In the gVCF mode used for scalable multisample variant calling, the DRAGEN Germline Small Variant Caller can be run per-sample to generate an intermediate genomic variant call file (gVCF). The gVCF can then be used for efficient joint genotyping of multiple samples, which allows for the rapid incremental processing of samples and scaling to large cohort sizes.
Because the DRAGEN Germline Small Variant Caller has algorithms that make it able to efficiently distinguish correlated errors from true variants, the filtering rules are very simple.
DRAGEN Somatic Variant Calling
The DRAGEN Somatic Small Variant Caller takes mapped and aligned DNA reads as input and calls SNVs and indels through local de novo assembly of haplotypes in an active region.

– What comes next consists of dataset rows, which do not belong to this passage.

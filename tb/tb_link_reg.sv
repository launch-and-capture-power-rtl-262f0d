// tb_link_reg: loads random words with random gaps and checks that the lines
// change only one clock after a valid word, hold their value while idle, that
// q_valid is a one-cycle copy of in_valid, and that reset zeroes the lines.
module tb_link_reg;
  localparam int W = 32;
  logic clk = 1'b0, rst_n, in_valid, q_valid;
  logic [W-1:0] d, q;
  int checks = 0, failures = 0, holds = 0;

  link_reg #(.W(W)) dut (.*);

  always #5 clk = ~clk;

  initial begin
    repeat (20000) @(posedge clk);
    failures++;
    $display("TB_RESULT checks=%0d failures=%0d", checks, failures);
    $finish;
  end

  initial begin
    logic [W-1:0] exp;
    rst_n = 1'b0; in_valid = 1'b1; d = '1;
    repeat (2) @(posedge clk);
    #1;
    checks++;
    if (q !== '0 || q_valid !== 1'b0) begin failures++; $display("FAIL reset"); end
    rst_n = 1'b1;
    exp = '0;
    for (int k = 0; k < 3000; k++) begin
      in_valid = ($urandom % 3) != 0;
      d = $urandom;
      @(posedge clk);
      #1;
      if (in_valid) exp = d; else holds++;
      checks += 2;
      if (q !== exp) begin failures++; $display("FAIL q=%h exp=%h", q, exp); end
      if (q_valid !== in_valid) begin failures++; $display("FAIL q_valid"); end
    end
    checks++;
    if (holds == 0) begin failures++; $display("FAIL no idle cycle"); end
    $display("TB_RESULT checks=%0d failures=%0d", checks, failures);
    $finish;
  end
endmodule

Callable reference regions are first identified with sufficient alignment coverage. Within these reference regions, a scan of the sorted reads identifies active regions, which are centered around pileup columns with evidence of a variant in the tumor reads. The active regions are padded with enough context to cover significant, nonreference content nearby. If there is evidence of indels, the active regions receive additional padding.
Aligned reads are clipped within each active region and assembled into a De Bruijn graph. The edges of the clipped reads are weighted by observation counts, with the reference sequence as a backbone. After some graph cleanup and simplification, all source-to-sink paths are extracted as candidate haplotypes. Each haplotype is Smith-Waterman aligned to the reference genome to identify the variants it represents. For each read-haplotype pair, the probability P(r|H) of observing the read is estimated using a pair hidden Markov model (HMM) assuming the haplotype is the true starting sample.
To determine the TLOD score, DRAGEN Somatic Small Variant Caller first scans by reference position for each candidate somatic event as well as the reference event over the active region.The conditional probability P(r|e) of observing each overlapping read is estimated as the maximum P(r|H) for haplotypes supporting the event. These are combined into the conditional probability P(r|E) for an event hypothesis, E, involving a mixture of the reference and candidate somatic allele over a range of possible allele frequencies and multiplied to yield the conditional probability P(R|E) of observing the whole read pileup. From there, a TLOD score is calculated as the evidence that an ALT allele is present in the tumor sample at a given locus.